Establish the Kernelized SVM Model

We will train a kernelized SVM to see how well PolynomialCountSketch is approximating the performance of the kernel.

from sklearn.svm import SVC

## Train a kernelized SVM
ksvm = SVC(C=500.0, kernel="poly", degree=4, coef0=0, gamma=1.0)
ksvm.fit(X_train, y_train)
ksvm_score = 100 * ksvm.score(X_test, y_test)

## Print the accuracy of the kernelized SVM
print(f"Kernel-SVM score on raw features: {ksvm_score:.2f}%")

Compare the Results

We will plot the results of the different methods against their training times to compare their performance.

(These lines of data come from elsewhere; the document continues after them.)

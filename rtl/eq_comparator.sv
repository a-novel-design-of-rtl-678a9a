// eq_comparator: compares the running counter q with a stored value p and
// raises match while they are equal and the comparator is enabled (the
// enable input G of the original identity comparator). It is purely
// combinational; the comparators are disabled while master clear is active.
//
// The original part reports equality with an active-low output; here the
// flag is active high, and the gate that mixed it with the clear signal is
// folded into the output flip-flop.
module eq_comparator #(
  parameter int unsigned WIDTH = 8
) (
  input  logic             en,
  input  logic [WIDTH-1:0] p,
  input  logic [WIDTH-1:0] q,
  output logic             match
);
  always_comb match = en && (p == q);
endmodule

import matplotlib.pyplot as plt

## Plot the results of the different methods
fig, ax = plt.subplots(figsize=(7, 7))
ax.scatter(
    [
        lsvm_time,
    ],
    [
        lsvm_score,
    ],
    label="Linear SVM",
    c="green",
    marker="^",
)

for n_components in N_COMPONENTS:
    ax.scatter(
        [
            results[f"LSVM + PS({n_components})"]["time"],
        ],
        [
            results[f"LSVM + PS({n_components})"]["score"],
        ],
        c="blue",
    )
    ax.annotate(
        f"n_comp.={n_components}",
        (
            results[f"LSVM + PS({n_components})"]["time"],
            results[f"LSVM + PS({n_components})"]["score"],
        ),
        xytext=(-30, 10),
        textcoords="offset pixels",
    )

ax.scatter(
    [
        ksvm_time,
    ],
    [
        ksvm_score,
    ],
    label="Kernel SVM",
    c="red",
    marker="x",
)

ax.set_xlabel("Training time (s)")
ax.set_ylabel("Accuracy (%)")
ax.legend()
plt.show()

Summary

This lab demonstrated how to use polynomial kernel approximation in scikit-learn to efficiently generate polynomial kernel feature-space approximations. We applied this technique to the Covtype dataset, transforming it into a binary classification problem and training linear classifiers that approximate the accuracy of kernelized ones. We also compared the performance of the different methods and plotted the results against their training times.